When a cell is placed in a solution with a higher water potential, meaning water moves into the cell via osmosis, causing the cell to swell.

Question 21

What are the factors affecting the rate of osmosis?

Answer 21

• Water potential gradient.
• Thickness of surface.
• Surface area.

Question 22

How can you investigate water potential?

Answer 22

• Make serial dilutions.
• Measure the change in mass.
• Produce a calibration curve.

Question 23

How do you use a calibration curve?

Answer 23

1) Find the point where the calibration curve crosses the x axis.
2) Find the concentration of sucrose solution at this point.
3) Look up the water potential for that concentration of sucrose solution in an external source.

Question 24

What is the calculation used to work out how to make a solution with a specific concentration?

Answer 24

(Example: How would I make a 20cm³ solution of 0.5M from 1M?)

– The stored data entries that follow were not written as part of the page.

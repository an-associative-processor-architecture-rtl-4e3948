// tb_ap_rce - RCE learning and classification rates over input dimensions.
//
// Runs the RCE microprogram on the full array (1024 EPs of 256 bits, default
// parameters) for input dimensions 2, 4, 8, 16 and 32. The accuracy (bits per
// coordinate) is 8, except 6 at dimension 32, the largest that fits a neuron
// in 256 bits with this memory layout:
//   centre DIM*NB | radius DW | distance DW | temp NB | class 2 | in-use |
//   saved status | class-match        (DW = NB + ceil(log2 DIM))
// For each size the testbench learns NLEARN random points of two classes
// (class 0 inside an L1 ball around the centre of the cube, class 1 outside)
// and classifies NTEST fresh points. Counts, elected classes and the
// single-class verdict are compared with an integer RCE model. The average
// number of cycles per learned and per classified vector is printed, with the
// equivalent rate at 100 MHz. Classification here is distance, activation,
// count, election of the first active neuron, read-out of its class and the
// single-class check; learning adds radius reduction and neuron creation.
module tb_ap_rce;
  import ap_pkg::*;

  localparam int NE = 1024, AW = 8, LEV = 10, SW = LEV + 1, GRP = 32;
  localparam int MAXDIM = 32, KB = 2;
  localparam int NLEARN = 120, NTEST = 60;

  logic              clk = 0, rst_n = 0;
  logic              rd_en, wr_en, tok_in, tok_out, rsp_any, sum_vld;
  logic [AW-1:0]     raddr, waddr;
  ep_ctl_t           ctl;
  logic [NE-1:0]     status;
  logic [SW-1:0]     rsp_sum;

  ap_top dut (.*);

  always #5 clk = ~clk;

  int checks = 0, failures = 0, mcyc = 0;
  int n_create = 0, n_shrink = 0;

  always @(posedge clk) mcyc <= mcyc + 1;

  initial begin
    repeat (2_000_000) @(posedge clk);
    failures++;
    $display("watchdog expired");
    $display("TB_RESULT checks=%0d failures=%0d", checks, failures);
    $finish;
  end

  // current problem size and memory map
  int dim, nb, dw, r0;
  int a_c, a_r, a_d, a_t, a_k, a_u, a_sv, a_eq;

  task automatic set_size(int d, int b);
    dim = d; nb = b; dw = b + $clog2(d);
    a_c = 0; a_r = dim*nb; a_d = a_r + dw; a_t = a_d + dw; a_k = a_t + nb;
    a_u = a_k + KB; a_sv = a_u + 1; a_eq = a_sv + 1;
    r0 = (dim * (1 << nb)) / 8;
  endtask

  task automatic check(string what, longint got, longint exp);
    checks++;
    if (got != exp) begin
      failures++;
      if (failures < 30) $display("FAIL dim=%0d %s got=%0d exp=%0d", dim, what, got, exp);
    end
  endtask

  task automatic iss(logic rd, int ra, ep_op_e op, logic cond, cin_e cin, logic d,
                     logic wr, int wa);
    @(negedge clk);
    rd_en = rd; raddr = AW'(ra); wr_en = wr; waddr = AW'(wa);
    ctl = '{op: op, cond: cond, cin: cin, d: d};
    @(posedge clk); #1;
  endtask

  task automatic nop();
    iss(0, 0, OP_NOP, 0, CIN_KEEP, 0, 0, 0);
  endtask

  task automatic sop(ep_op_e op, logic d = 1'b0, int ra = -1);
    iss(ra >= 0, ra < 0 ? 0 : ra, op, 0, CIN_KEEP, d, 0, 0);
  endtask

  task automatic count(output int n);
    iss(0, 0, OP_SETD, 1, CIN_KEEP, 1, 0, 0);
    repeat (LEV + 1) nop();
    n = int'(rsp_sum);
  endtask

  task automatic read_field(int base, int w, output longint v);
    v = 0;
    for (int b = 0; b <= w; b++) begin
      if (b < w) iss(1, base + b, OP_MOV, 1, CIN_KEEP, 0, 0, 0);
      else       nop();
      if (b > 0) v[b-1] = rsp_any;
    end
  endtask

  // ---------------------------------------------------------------- model
  typedef int vec_t [MAXDIM];
  bit m_used [NE];
  int m_c    [NE][MAXDIM];
  int m_r    [NE];
  int m_k    [NE];
  int m_d    [NE];

  function automatic void model_dist(vec_t x);
    for (int i = 0; i < NE; i++) begin
      m_d[i] = 0;
      for (int k = 0; k < dim; k++)
        m_d[i] += (m_c[i][k] > x[k]) ? m_c[i][k] - x[k] : x[k] - m_c[i][k];
    end
  endfunction

  function automatic bit model_act(int i);
    return m_used[i] && (m_d[i] < m_r[i]);
  endfunction

  function automatic void gen_point(output vec_t x, output int cls);
    int l1 = 0, half = 1 << (nb - 1);
    for (int k = 0; k < dim; k++) begin
      x[k] = $urandom_range((1 << nb) - 1);
      l1 += (x[k] > half) ? x[k] - half : half - x[k];
    end
    cls = (l1 < dim * half / 2) ? 0 : 1;
  endfunction

  // ---------------------------------------------------------------- microprogram
  task automatic distance(vec_t x);
    for (int b = 0; b < dw; b++) iss(0, 0, OP_SETD, 0, CIN_KEEP, 0, 1, a_d + b);
    for (int k = 0; k < dim; k++) begin
      int xv = x[k];
      for (int b = 0; b < nb; b++)
        iss(1, a_c + k*nb + b, OP_SUBD, 0, b == 0 ? CIN_ONE : CIN_KEEP, xv[b], 1, a_t + b);
      sop(OP_S_CARRY, 1'b1);
      for (int b = 0; b < nb; b++)
        iss(1, a_c + k*nb + b, OP_RSUBD, 1, b == 0 ? CIN_ONE : CIN_KEEP, xv[b], 1, a_t + b);
      sop(OP_S_SETD, 1'b1);
      for (int b = 0; b < nb; b++) begin
        iss(1, a_t + b, OP_LATCH, 0, CIN_KEEP, 0, 0, 0);
        iss(1, a_d + b, OP_ADDR, 0, b == 0 ? CIN_ZERO : CIN_KEEP, 0, 1, a_d + b);
      end
      for (int b = nb; b < dw; b++)
        iss(1, a_d + b, OP_ADDD, 0, CIN_KEEP, 0, 1, a_d + b);
    end
  endtask

  task automatic activate();
    for (int b = 0; b < dw; b++) begin
      iss(1, a_r + b, OP_LATCH, 0, CIN_KEEP, 0, 0, 0);
      iss(1, a_d + b, OP_SUBR, 0, b == 0 ? CIN_ONE : CIN_KEEP, 0, 0, 0);
    end
    sop(OP_S_CARRY, 1'b1);
    sop(OP_S_MATCH, 1'b1, a_u);
  endtask

  task automatic learn(vec_t x, int y);
    int cnt, ccnt, exp_c, exp_a, free_ep;
    model_dist(x);
    distance(x);
    activate();
    iss(0, 0, OP_STS, 0, CIN_KEEP, 0, 1, a_sv);
    for (int b = 0; b < KB; b++) sop(OP_S_MATCH, y[b], a_k + b);
    count(ccnt);
    exp_c = 0;
    for (int i = 0; i < NE; i++) if (model_act(i) && m_k[i] == y) exp_c++;
    check("learn correct", ccnt, exp_c);
    iss(0, 0, OP_STS, 0, CIN_KEEP, 0, 1, a_eq);
    sop(OP_S_LDM, 1'b0, a_sv);
    nop();
    sop(OP_S_MATCH, 1'b0, a_eq);
    for (int b = 0; b < dw; b++)
      iss(1, a_d + b, OP_MOV, 1, CIN_KEEP, 0, 1, a_r + b);
    for (int i = 0; i < NE; i++)
      if (model_act(i) && m_k[i] != y) begin m_r[i] = m_d[i]; n_shrink++; end
    if (ccnt == 0) begin
      free_ep = -1;
      for (int i = NE - 1; i >= 0; i--) if (!m_used[i]) free_ep = i;
      sop(OP_S_LDM, 1'b0, a_u);
      sop(OP_S_NOT);
      sop(OP_S_FIRST);
      nop();
      check("elected free EP", status[free_ep], 1);
      for (int k = 0; k < dim; k++)
        for (int b = 0; b < nb; b++)
          iss(0, 0, OP_SETD, 1, CIN_KEEP, x[k][b], 1, a_c + k*nb + b);
      for (int b = 0; b < dw; b++) iss(0, 0, OP_SETD, 1, CIN_KEEP, r0 >> b, 1, a_r + b);
      for (int b = 0; b < KB; b++) iss(0, 0, OP_SETD, 1, CIN_KEEP, y[b], 1, a_k + b);
      iss(0, 0, OP_SETD, 1, CIN_KEEP, 1, 1, a_u);
      m_used[free_ep] = 1;
      for (int k = 0; k < dim; k++) m_c[free_ep][k] = x[k];
      m_r[free_ep] = r0; m_k[free_ep] = y;
      n_create++;
    end
  endtask

  task automatic classify(vec_t x);
    int cnt, cnt2, fa, exp_cnt;
    bit exp_unique;
    longint cls;
    model_dist(x);
    distance(x);
    activate();
    count(cnt);
    fa = -1; exp_cnt = 0; exp_unique = 1;
    for (int i = 0; i < NE; i++) if (model_act(i)) begin
      if (fa < 0) fa = i;
      if (m_k[i] != m_k[fa]) exp_unique = 0;
      exp_cnt++;
    end
    check("active", cnt, exp_cnt);
    if (fa < 0) return;
    iss(0, 0, OP_STS, 0, CIN_KEEP, 0, 1, a_sv);
    sop(OP_S_FIRST);
    read_field(a_k, KB, cls);
    check("class of first active", cls, m_k[fa]);
    sop(OP_S_LDM, 1'b0, a_sv);
    for (int b = 0; b < KB; b++) sop(OP_S_MATCH, cls[b], a_k + b);
    count(cnt2);
    check("single class", cnt2 == cnt, exp_unique);
  endtask

  // ---------------------------------------------------------------- main
  initial begin
    int dims[5] = '{2, 4, 8, 16, 32};
    int bits[5] = '{8, 8, 8, 8, 6};
    rd_en = 0; wr_en = 0; raddr = '0; waddr = '0; ctl = CTL_NOP; tok_in = 1;
    repeat (2) @(posedge clk);
    #1 rst_n = 1;
    foreach (dims[s]) begin
      int c0, cl, cc, nn;
      set_size(dims[s], bits[s]);
      check("layout fits", a_eq < 256, 1);
      iss(0, 0, OP_SETD, 0, CIN_KEEP, 0, 1, a_u);
      for (int i = 0; i < NE; i++) m_used[i] = 0;
      c0 = mcyc;
      for (int p = 0; p < NLEARN; p++) begin
        vec_t x; int y;
        gen_point(x, y);
        learn(x, y);
      end
      cl = (mcyc - c0) / NLEARN;
      sop(OP_S_LDM, 1'b0, a_u);
      count(nn);
      c0 = mcyc;
      for (int p = 0; p < NTEST; p++) begin
        vec_t x; int y;
        gen_point(x, y);
        classify(x);
      end
      cc = (mcyc - c0) / NTEST;
      $display("dim=%2d accuracy=%0d bits: %0d neurons; %4d cycles/learned vector (%0d k/s), %4d cycles/classified vector (%0d k/s) at 100 MHz",
               dim, nb, nn, cl, 100_000 / cl, cc, 100_000 / cc);
    end
    check("neurons created", n_create > 0, 1);
    check("radius reductions", n_shrink > 0, 1);
    $display("TB_RESULT checks=%0d failures=%0d", checks, failures);
    $finish;
  end
endmodule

1) Work out the dilution factor:
Divide concentration of known solution by the concentration of the solution you want to make.
(1M / 0.5M)

2) Find the volume of the solution needed:
Divide the overall volume you want by the dilution factor.
(20cm³ / 2 = 10cm³)

3) Find the volume of distilled water needed:
Minus the volume of solution needed from the overall volume you want.
(20cm³ - 10cm³ = 10cm³)

4) Write a conclusion stating how much solution and distilled water you need:
(Therefore, you would need 10cm³ of solution and 10cm³ of distilled water)

Question 25

How do carrier proteins enable active transport to work?

Answer 25

1) A molecule attaches to the carrier protein.
2) Hydrolysis splits ATP into ADP + P, releasing energy at the same time.
3) This allows the protein to change shape.
4) This releases the molecule on the opposite side of the membrane.

Question 26

How do co-transporters enable active transport to work?

Answer 26

1) Two molecules bind to the co-transporter at the same time.
2) One of the molecules moves down it’s concentration gradient and the co-transporter changes shape.
3) This allows the other molecule to move through the co-transporter against its concentration gradient.

Question 27

What is active transport?

Answer 27

An active process where there is a net movement of molecules from an area of lower concentration to an area of higher concentration, up its concentration gradient, through carrier proteins / co-transporters using ATP.

Question 28

How is glucose absorbed?

Answer 28

1) Sodium ions are actively transported out of the epithelial cell’s of the ileum into the blood, by a sodium-potassium pump.
2) This produces a concentration gradient, causing sodium ions to diffuse back into the epithelial cells of the ileum, down their concentration gradient via sodium-glucose co-transporters.
3) The co-transporter also carries glucose into the cell with the sodium, causing the concentration of the glucose in the cell to increase.
4) Glucose diffuses out of the cell, into the blood, down it’s concentration gradient through a protein channel via facilitated diffusion.